My sight was always good. But color now takes on even greater riches. I no longer need the bright blues and reds, which I did so delight in when I was young. I see a hundred times more beauty now in a dark brown, or the pale tints of quiet flesh. Or a ray of light across a fur or a beaten earth floor or a suit of black armor. Such colors do not distract the eye, but rather let it concentrate on my forte, the human face. There I will have my theater, there my drama, there my applause.
Peachment's imagined Caravaggio, while still a child, overhears his parents discussing one of his sketches, and realizes he has a talent that sets him apart from the world. He leaves family and home forever to map out a solitary traveler's life. Caravaggio became a revolutionary of his time, a rebellious and dangerous man to know, a man governed by his genius, his indiscriminate sexual appetite, and his murderous rage. He was sought far and wide in the late Renaissance world for his art, and there was a price on his head for at least one murder. This is Caravaggio's confession, told in humorous, blasphemous, often brutal prose, which cleverly beguiles the reader into understanding the art that was so celebrated and the life that caused so much outrage.

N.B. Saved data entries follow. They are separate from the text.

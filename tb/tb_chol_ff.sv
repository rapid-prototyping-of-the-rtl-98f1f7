// tb_chol_ff: self-checking test of chol_ff, the division-free Cholesky.
// Feeds Hermitian positive definite G matrices (built from random channels)
// back to back and compares P and the pivot products D with the reference
// model; checks the K-cycle pipeline latency and one-per-cycle throughput.
module tb_chol_ff;
  import vblast_ref_pkg::*;
  localparam int K = 4, W = 24, PSH = W - 2, GSH = W + 1, NV = 300;

  logic clk = 0, rst_n = 1, in_valid = 0, out_valid;
  logic signed [W-1:0] g_re [K][K], g_im [K][K], p_re [K][K], p_im [K][K], dlt [K];
  int checks = 0, failures = 0, cyc = 0, t_in[$], got = 0;
  longint exp_q[$];

  chol_ff #(.K(K), .W(W)) dut (.*);

  always #5 clk = ~clk;
  always @(posedge clk) cyc <= cyc + 1;

  initial begin
    #200000;
    failures++;
    $display("watchdog expired");
    $display("TB_RESULT checks=%0d failures=%0d", checks, failures);
    $finish;
  end

  initial begin
    m4_t hr, hi, gr, gi, pr, pi;
    v4_t d;
    for (int a = 0; a < K; a++) for (int b = 0; b < K; b++) begin g_re[a][b] = '0; g_im[a][b] = '0; end
    #1 rst_n = 0;
    repeat (3) @(posedge clk);
    rst_n <= 1;
    for (int v = 0; v < NV; v++) begin
      for (int n = 0; n < 4; n++) for (int c = 0; c < 4; c++) begin
        hr[n][c] = rsat(longint'(gauss() * 2.0 ** (W - 2) / 3.0), W);
        hi[n][c] = rsat(longint'(gauss() * 2.0 ** (W - 2) / 3.0), W);
      end
      gram(hr, hi, 4, K, longint'($urandom_range(0, 1 << 16)), W, GSH, gr, gi);
      chol(gr, gi, K, W, pr, pi, d);
      for (int a = 0; a < K; a++) begin
        for (int b = 0; b < K; b++) begin
          g_re[a][b] <= W'(gr[a][b]);
          g_im[a][b] <= W'(gi[a][b]);
          exp_q.push_back(pr[a][b]); exp_q.push_back(pi[a][b]);
        end
        exp_q.push_back(d[a]);
      end
      t_in.push_back(cyc);
      in_valid <= 1;
      @(posedge clk);
    end
    in_valid <= 0;
    repeat (K + 5) @(posedge clk);
    checks++;
    if (got != NV) begin failures++; $display("got %0d of %0d results", got, NV); end
    $display("TB_RESULT checks=%0d failures=%0d", checks, failures);
    $finish;
  end

  always @(posedge clk) if (out_valid) begin
    longint er, ei;
    int ti;
    ti = t_in.pop_front();
    got++;
    checks++;
    if (cyc - ti - 1 != K) begin failures++; $display("latency %0d", cyc - ti - 1); end
    for (int a = 0; a < K; a++) begin
      for (int b = 0; b < K; b++) begin
        er = exp_q.pop_front(); ei = exp_q.pop_front();
        checks++;
        if (longint'(p_re[a][b]) != er || longint'(p_im[a][b]) != ei) begin
          failures++;
          if (failures < 10) $display("P[%0d][%0d] got %0d,%0dj exp %0d,%0dj", a, b,
                                      p_re[a][b], p_im[a][b], er, ei);
        end
      end
      er = exp_q.pop_front();
      checks++;
      if (longint'(dlt[a]) != er) begin
        failures++;
        if (failures < 10) $display("D[%0d] got %0d exp %0d", a, dlt[a], er);
      end
    end
  end
endmodule
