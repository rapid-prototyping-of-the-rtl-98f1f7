// gram_unit: G matrix of one VBLAST iteration, G = H^H H + sigma^2 I.
//
// H is the NR x K channel matrix of the K channels still active in this
// iteration. Each entry of the lower triangle is a sum of NR conjugate products
// formed at full precision and shifted right by the fixed amount GSH, which
// sets the units of the scaled noise variance sigma2 added to the diagonal.
// The whole matrix is then normalised by one common shift, so that its
// largest diagonal entry (the largest entry of a positive definite matrix)
// lies in [2^(W-2), 2^(W-1)), and stored as W-bit values. A common positive
// factor on G changes neither the detection order nor the decisions. The
// upper triangle is the conjugate of the lower one, so G is exactly Hermitian
// with a real diagonal. The document gives the formula; GSH and the
// normalisation are this design's choices.
//
// Timing: one register stage, a new H every cycle; out_valid follows in_valid
// by one cycle. sigma2 is a per-frame value and must be held steady.
module gram_unit
  import mimo_pkg::*;
#(
  parameter int NR  = 4,
  parameter int K   = 4,
  parameter int W   = 24,
  parameter int GSH = W - 1 + $clog2(NR)
) (
  input  logic                clk,
  input  logic                rst_n,
  input  logic                in_valid,
  input  logic signed [W-1:0] h_re   [NR][K],
  input  logic signed [W-1:0] h_im   [NR][K],
  input  logic        [W-2:0] sigma2,
  output logic                out_valid,
  output logic signed [W-1:0] g_re   [K][K],
  output logic signed [W-1:0] g_im   [K][K]
);

  logic signed [W-1:0] g_re_d [K][K];
  logic signed [W-1:0] g_im_d [K][K];

  always_comb begin
    automatic cl_t    gf [K][K];
    automatic longint dmax;
    automatic int     ns;
    dmax = 0;
    for (int a = 0; a < K; a++) begin
      for (int b = 0; b < K; b++) begin
        gf[a][b]     = cmk(0, 0);
        g_re_d[a][b] = '0;
        g_im_d[a][b] = '0;
      end
    end
    // lower triangle at full precision (after the fixed pre-shift GSH)
    for (int a = 0; a < K; a++) begin
      for (int b = 0; b <= a; b++) begin
        automatic cl_t acc;
        acc = cmk(0, 0);
        for (int n = 0; n < NR; n++) begin
          acc = cadd(acc, cmul(cconj(cmk(longint'(h_re[n][a]), longint'(h_im[n][a]))),
                               cmk(longint'(h_re[n][b]), longint'(h_im[n][b]))));
        end
        gf[a][b] = cmk(acc.re >>> GSH, acc.im >>> GSH);
      end
      gf[a][a] = cmk(gf[a][a].re + longint'(sigma2), 0);
      if (gf[a][a].re > dmax) dmax = gf[a][a].re;
    end
    // common normalisation: the largest diagonal entry fills the word
    ns = nshift(dmax, W);
    for (int a = 0; a < K; a++) begin
      for (int b = 0; b <= a; b++) begin
        automatic cl_t q;
        q = csat(cmk(shs(gf[a][b].re, ns), shs(gf[a][b].im, ns)), W);
        g_re_d[a][b] = W'(q.re);
        g_im_d[a][b] = W'(q.im);
        g_re_d[b][a] = W'(q.re);
        g_im_d[b][a] = W'(sat(-q.im, W));
      end
    end
  end

  always_ff @(posedge clk or negedge rst_n) begin
    if (!rst_n) out_valid <= 1'b0;
    else        out_valid <= in_valid;
  end

  always_ff @(posedge clk) begin
    g_re <= g_re_d;
    g_im <= g_im_d;
  end

endmodule
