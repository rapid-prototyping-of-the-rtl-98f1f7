// tb_gram_unit: self-checking test of gram_unit (G = H^H H + sigma^2 I).
// Streams random 4x4 channel matrices back to back, one per cycle, and compares
// every G with the reference model; also checks the one-cycle latency.
module tb_gram_unit;
  import vblast_ref_pkg::*;
  localparam int NR = 4, K = 4, W = 24, GSH = W - 1 + 2, NV = 200;

  logic clk = 0, rst_n = 1, in_valid = 0, out_valid;
  logic signed [W-1:0] h_re [NR][K], h_im [NR][K], g_re [K][K], g_im [K][K];
  logic [W-2:0] sigma2;
  int checks = 0, failures = 0, cyc = 0, t_in[$], sent = 0, got = 0;
  longint exp_q[$];

  gram_unit #(.NR(NR), .K(K), .W(W), .GSH(GSH)) dut (.*);

  always #5 clk = ~clk;
  always @(posedge clk) cyc <= cyc + 1;

  initial begin
    #200000;
    failures++;
    $display("watchdog expired");
    $display("TB_RESULT checks=%0d failures=%0d", checks, failures);
    $finish;
  end

  initial begin
    m4_t hr, hi, gr, gi;
    sigma2 = W'($urandom_range(0, 1 << 18));
    for (int n = 0; n < NR; n++) for (int c = 0; c < K; c++) begin h_re[n][c] = '0; h_im[n][c] = '0; end
    #1 rst_n = 0;
    repeat (3) @(posedge clk);
    rst_n <= 1;
    for (int v = 0; v < NV; v++) begin
      for (int n = 0; n < 4; n++) for (int c = 0; c < 4; c++) begin
        // mostly moderate values, some at full scale to exercise saturation
        if (v % 10 == 9) begin
          hr[n][c] = (c % 2) ? -(longint'(1) << (W - 1)) : (longint'(1) << (W - 1)) - 1;
          hi[n][c] = -(longint'(1) << (W - 1));
        end else begin
          hr[n][c] = rsat(longint'(gauss() * 2.0 ** (W - 3)), W);
          hi[n][c] = rsat(longint'(gauss() * 2.0 ** (W - 3)), W);
        end
        h_re[n][c] <= W'(hr[n][c]);
        h_im[n][c] <= W'(hi[n][c]);
      end
      gram(hr, hi, NR, K, longint'(sigma2), W, GSH, gr, gi);
      for (int a = 0; a < K; a++) for (int b = 0; b < K; b++) begin
        exp_q.push_back(gr[a][b]); exp_q.push_back(gi[a][b]);
      end
      t_in.push_back(cyc);
      in_valid <= 1;
      @(posedge clk);
    end
    in_valid <= 0;
    repeat (5) @(posedge clk);
    checks++;
    if (got != NV) begin failures++; $display("got %0d of %0d results", got, NV); end
    $display("TB_RESULT checks=%0d failures=%0d", checks, failures);
    $finish;
  end

  always @(posedge clk) if (out_valid) begin
    longint er, ei;
    int ti;
    ti = t_in.pop_front();
    got++;
    checks++;
    if (cyc - ti - 1 != 1) begin failures++; $display("latency %0d", cyc - ti - 1); end
    for (int a = 0; a < K; a++) for (int b = 0; b < K; b++) begin
      er = exp_q.pop_front(); ei = exp_q.pop_front();
      checks++;
      if (longint'(g_re[a][b]) != er || longint'(g_im[a][b]) != ei) begin
        failures++;
        if (failures < 10) $display("G[%0d][%0d] got %0d,%0dj exp %0d,%0dj", a, b,
                                    g_re[a][b], g_im[a][b], er, ei);
      end
    end
  end
endmodule
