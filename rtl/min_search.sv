// min_search: diagonal of the scaled inverse Q and the index of its minimum.
//
// With X = pi * P^-1 (tri_inv) and the pivot products D (chol_ff), the scaled
// inverse of G is Q = X^H diag(D) X, so its diagonal is
//   Q(j,j) = sum_k D(k) * |X(k,j)|^2 .
// The channel with the smallest Q(j,j) has the smallest post-detection error
// and is detected first (the argmin step of the VBLAST iteration). The search
// is a chain of K-1 compare-and-select muxes; on a tie the lower index wins.
// Fixed point: |X|^2 and each product with D(k) are shifted right by PSH and
// the sum is kept at W+5 bits, wide enough that nothing saturates (this
// design's choice).
//
// Timing: combinational with one output register; X and D are registered
// alongside so the next stage sees them aligned with the index.
module min_search
  import mimo_pkg::*;
#(
  parameter int K   = 4,
  parameter int W   = 24,
  parameter int PSH = W - 2,
  parameter int IW  = (K > 1) ? $clog2(K) : 1
) (
  input  logic                 clk,
  input  logic                 rst_n,
  input  logic                 in_valid,
  input  logic signed [W-1:0]  x_re_in [K][K],
  input  logic signed [W-1:0]  x_im_in [K][K],
  input  logic signed [W-1:0]  dlt_in  [K],
  output logic                 out_valid,
  output logic signed [W+4:0]  qd      [K],
  output logic        [IW-1:0] jmin,
  output logic signed [W-1:0]  x_re    [K][K],
  output logic signed [W-1:0]  x_im    [K][K],
  output logic signed [W-1:0]  dlt     [K]
);

  logic signed [W+4:0]  qd_d [K];
  logic        [IW-1:0] j_d;

  always_comb begin
    automatic longint best;
    for (int j = 0; j < K; j++) begin
      automatic longint acc;
      acc = 0;
      for (int k = j; k < K; k++) begin
        automatic longint mag;
        mag = (longint'(x_re_in[k][j]) * longint'(x_re_in[k][j]) +
               longint'(x_im_in[k][j]) * longint'(x_im_in[k][j])) >>> PSH;
        acc += (longint'(dlt_in[k]) * mag) >>> PSH;
      end
      qd_d[j] = (W+5)'(acc);
    end
    j_d  = '0;
    best = longint'(qd_d[0]);
    for (int j = 1; j < K; j++) begin
      if (longint'(qd_d[j]) < best) begin
        best = longint'(qd_d[j]);
        j_d  = IW'(j);
      end
    end
  end

  always_ff @(posedge clk or negedge rst_n) begin
    if (!rst_n) out_valid <= 1'b0;
    else        out_valid <= in_valid;
  end

  always_ff @(posedge clk) begin
    qd   <= qd_d;
    jmin <= j_d;
    x_re <= x_re_in;
    x_im <= x_im_in;
    dlt  <= dlt_in;
  end

endmodule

Peachment's Caravaggio is a gripping story of one man's determination to grapple with the truth as he journeys through Rome, Naples, Malta, and Sicily, encounters lovers and enemies, endures madness, exile, and imprisonment, and faces a final showdown with the Vatican Secret Service. His account is poignant and spirited. It is an adventurous and thoroughly enthralling insight into the mind of a creative genius and the violent world that inspired his paintings.